Representative Dixon introduced House Bill 600 on increased penalties for vehicular homicide during a committee hearing that included law enforcement and family testimony but no formal vote.
The bill would elevate certain vehicular homicide charges tied to reckless driving to a second-degree felony and create a fourth-degree felony for deaths or great bodily harm caused while committing careless driving, a change supporters said would close a sentencing gap and give prosecutors more options.
Representative Dixon said she brought HB 600 after seeing an “alarming trend in street racing and reckless driving incidents” in Albuquerque and elsewhere and because existing penalties have not deterred those behaviors. “This legislation recognizes the significant difference between different levels of driver culpability,” Dixon said, adding the change would provide “justice for victims and families” and “enhanced deterrence.”
Albuquerque Police Department Sergeant James Burton, sergeant of APD’s fatal crash unit, described recent shifts in fatal-crash causes and urged the committee to act. “Part of my responsibility in my position is I have to be the one to call families and tell them that their loved ones are deceased because of these crashes,” Burton said. He told lawmakers that while driving-under-the-influence cases historically accounted for many fatal crashes, “reckless driving has now passed” and that careless-driving charges currently can carry only misdemeanor penalties in many cases.
Burton explained the difference between reckless and careless as the state currently treats them: reckless requires proof of more intentional dangerous driving behavior, while careless is treated more as an accidental or lesser standard. He said HB 600 would raise penalties for reckless-caused deaths and add a felony-level option when careless driving leads to death, so prosecutors would not be forced to reduce cases to low-level misdemeanors when reckless cannot be proved.
Family members of victims described the human toll of crashes they linked to racing or reckless driving. One speaker said, “Eleven months ago today … my brother Ben Gonzalez was killed in an accident in Albuquerque. The driver was speeding almost twice the speed limit and ran a red light,” and urged lawmakers to “make our streets safer.” A parent who identified her daughter as a victim said, “When our daughter Jenna woke up on October eighth of 2023, she had no idea at all that her life would be cruelly taken by 7:30 of that evening,” and described serious injuries to other children involved.
Other law-enforcement officials voiced statewide concern. Ben Valdez, identified as deputy chief of the Sanjay Police, said unsafe driving “is not only one community in our state that’s affected.” Troy Weiser, chief of the New Mexico State Police, described New Mexico’s high per-capita traffic fatality rate and urged stronger enforcement tools. Steve Hebbie, chief of the Farmington Police Department and president of the New Mexico Chiefs of Police Association, said the association “strongly support[s] this bill.”
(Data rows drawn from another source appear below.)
- **Program storage.** The original flow assembles each program into a
  dedicated state machine. Here every sequencer is a small microcode engine
  whose store is reset to the assembled program and can be rewritten by the
  host. The instruction encoding and the 16-entry depth are this design's.
- **Cell-memory and channel details.** The access modes (sequential, circular,
  indexed, random) are named but not specified. The counter, index register,
  combinational cell read and registered host read are this design's. Channels
  have no handshake; programs schedule them.
- **Send double buffering.** The buffer in use is chosen by a host-visible
  register. The original says only that the processor fills one buffer while
  the fabric works on the other.
- **K-means.**
  - The class count is N Dist cells, Dist_0..Dist_N−1: one pair per class.
  - The pixel width D = 3 (a colour pixel) is an assumption.
  - The tie rule is an assumption.
  - The 16-bit distance is an assumption.
  - The fabric handles one pixel per start and does not overlap the index
    chain of one pixel with the distances of the next. The original quotes
    4.5 G operations/s at 33 MHz, which needs that overlap (about 136
    operations per cycle). This design does 150 per cycle while distances are
    computed, but about 2.8 per cycle averaged over a pixel (3·150/159).
- **Matched filter.**
  - D = 32 bands and 8 pixels per block are assumptions.
  - Signed coefficients, a wrapping 16-bit accumulator and the result layout
    are this design's.
  - Sustained rate: 140·D/(D+3) MACs per cycle. With the default D = 32
    that is 128 per cycle, 4.2 G MAC/s at 33 MHz, against the quoted 4.5 G.
    Hyperspectral pixels of 113 bands or more reach 4.5 G on the same
    hardware; D = 128 gives 136.8 per cycle, 4.51 G MAC/s.
- **Linear array.** What the free end of the array does is not specified. Here
  Ele_0 turns the stream round. Each Ele cell has one mux per direction.
- **Host interface.** The protocol (AHB-Lite), the register map, the commands
  and the two-cycle-per-word copy are this design's. Only the signal set
  towards the fabric and the 16-bit RAM side follow the original system
  diagram.
- **Four systems in one top.** They are four separate configurations in the
  original.

## Not included

- The processor, the bus bridge and the 16K × 32 dual-port RAM. These are
  vendor hard blocks; their signals are ports of `fbs_top`.
- The 52-cell reference fabric of the original system diagram. Its cells are
  not described.
- The floating-point modules of the original generator library. They are
  named only.
- The fabric generator and assembler. These are software. The programs they
  would produce are written as SystemVerilog functions in `fbs_pkg`
  (`rec_prog`, `km_dist_prog`, `mf_prog`, …), one per sequencer.

## Size at the default parameters

Coarse synthesis of `fbs_top` with yosys gives:

- about 17.7k cells;
- 38k flip-flop bits;
- 1.19 Mbit of memory (581 memories of 256 × 8; the program stores are
  registers).

72 of the top's outputs are constant. These are `hreadyout` and `hresp`, and
`hrdata` bits the registers do not use.

## Simulating

Each module sits in `rtl/<name>.sv`, and each testbench in `tb/<name>.sv`.
Testbench-only models (`dpram_model`, a behavioural dual-port RAM) and the
shared end-to-end body (`fbs_top_body.svh`) are also in `tb/`. With
Verilator 5:

```
verilator --binary --timing --assert -Wno-fatal -y rtl -y tb -Itb \
          rtl/fbs_pkg.sv tb/tb_kmeans_fabric.sv --top-module tb_kmeans_fabric
./obj_dir/Vtb_kmeans_fabric
```

Every testbench is self-checking. Each ends with
`TB_RESULT checks=<n> failures=<m>` and has a watchdog.

| testbench | what it covers |
|---|---|
| `tb_fab_sequencer` | every flow operation, loop counts, start, fabric reset, host program writes |
| `tb_fab_dpmem` | sequential / circular / loaded / indexed access, host port, collisions |
| `tb_send_cell` … `tb_ele_cell` | each datapath against a reference model |
| `tb_kmeans_fabric`, `tb_mf_fabric`, `tb_bcast_fabric`, `tb_linear_fabric` | each fabric through its global-memory bus, results and busy-cycle counts |
| `tb_slave_ctrl`, `tb_dma_ctrl` | AHB transfers; each DMA command with its cycle count |
| `tb_fbs_top` | all four systems end to end at reduced sizes, through AHB, DMA and RAM models (details below) |
| `tb_fbs_top_full` | the same sequence with `fbs_top` at its default sizes, about 15 s |
| `tb_mf_hyperspectral` | 140 filters on 128-band pixels: every result, and the sustained rate of 136.8 MACs per cycle |

In the two `fbs_top` tests:

- Results are compared with a model.
- The busy time of every run is checked: D+N+5, NP·(D+3)+1, L+1 and L+7
  cycles.
- Each mechanism is counted and must occur at least once: AHB reads and
  writes, data and program loads, read-back, fabric reset, start, buffer
  switch, program reload and a K-means tie.

To change a fabric's behaviour without touching the datapath, edit or add a
program function in `fbs_pkg`, or load a new program at run time with DMA
command 2.
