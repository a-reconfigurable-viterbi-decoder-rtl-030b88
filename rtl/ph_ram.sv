// ph_ram: one path-history RAM, 2K words of 8 decision bits.
//
// Separate write and read ports, both synchronous: a word written at a clock
// edge is stored at that edge; a read address presented with re high is
// registered and its word appears on rdata after the edge. rdata holds its
// value while re is low. The size and the port organisation follow the source
// architecture, which used a 2K x 8 macro; here it is an array.
module ph_ram #(
  parameter int DEPTH = 2048,
  parameter int WIDTH = 8
) (
  input  logic                     clk,
  input  logic                     we,
  input  logic [$clog2(DEPTH)-1:0] waddr,
  input  logic [WIDTH-1:0]         wdata,
  input  logic                     re,
  input  logic [$clog2(DEPTH)-1:0] raddr,
  output logic [WIDTH-1:0]         rdata
);

  logic [WIDTH-1:0] mem [DEPTH];

  always_ff @(posedge clk) begin
    if (we) mem[waddr] <= wdata;
    if (re) rdata <= mem[raddr];
  end

endmodule
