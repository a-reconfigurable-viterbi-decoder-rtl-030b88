// tb_ph_ram: random writes and reads on the 2K x 8 RAM against a model;
// read data must appear exactly one clock after the address and hold while
// re is low.
module tb_ph_ram;
  logic clk = 0, we = 0, re = 0;
  logic [10:0] waddr = '0, raddr = '0;
  logic [7:0] wdata = '0, rdata;
  logic [7:0] model [2048];
  bit valid [2048];
  int checks = 0, failures = 0;

  ph_ram #(.DEPTH(2048), .WIDTH(8)) dut (.*);
  always #5 clk = ~clk;

  initial begin
    logic [7:0] exp;
    bit have;
    have = 0;
    for (int t = 0; t < 6000; t++) begin
      @(negedge clk);
      if (have) begin
        checks++;
        if (rdata !== exp) begin
          failures++;
          if (failures < 10) $display("FAIL t=%0d got %h exp %h", t, rdata, exp);
        end
      end
      we = ($urandom_range(1) == 1); waddr = 11'($urandom); wdata = 8'($urandom);
      re = ($urandom_range(3) != 0); raddr = (t % 3 == 0) ? waddr : 11'($urandom);
      if (re) begin
        have = valid[raddr];
        exp = model[raddr];
      end
      @(posedge clk);
      if (we) begin
        model[waddr] = wdata;
        valid[waddr] = 1;
      end
    end
    $display("TB_RESULT checks=%0d failures=%0d", checks, failures);
    $finish;
  end

  initial begin
    repeat (20000) @(posedge clk);
    failures++;
    $display("watchdog expired");
    $display("TB_RESULT checks=%0d failures=%0d", checks, failures);
    $finish;
  end
endmodule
Committee members asked technical and policy questions. Representative Armstrong requested clarification about the difference between careless and reckless; Burton explained that reckless involves intentional dangerous maneuvers (for example, weaving or very high speeds in a business or residential district), while careless covers failures such as running a red light or not looking before entering traffic, which courts often treat as a lesser infraction. Burton and members discussed penalty ranges as described at the hearing: a misdemeanor penalty described by witnesses ranged from roughly 30 to 90 days (the transcript contains both figures), a fourth-degree felony was described as carrying about 1½ years, a third-degree felony about three years (sometimes up to six), and a second-degree felony up to about 18 years. Those figures were presented by witnesses as explanatory ranges rather than statutory citations.
Members also discussed noncriminal strategies such as Vision Zero (a roadway-safety approach) and New Mexico Department of Transportation’s Target 0 program. Sergeant Burton described Vision Zero work with traffic engineers and community stakeholders to examine lighting, roadway design and speed limits for preventing fatal and serious-injury crashes. Several members urged public education and suggested the bill could include funding for outreach to notify the public about any new law.
No formal motion or vote was taken at the hearing; the committee heard the presentation and public comment and members indicated interest in sponsoring or cosponsoring the bill in a future session. Representative Dixon and several members said they intended to continue work on the proposal during the next legislative cycle.
Ending: The hearing closed after roughly 37 minutes of discussion and testimony; the committee adjourned without a vote, and HB 600 was left for further consideration in a future legislative session.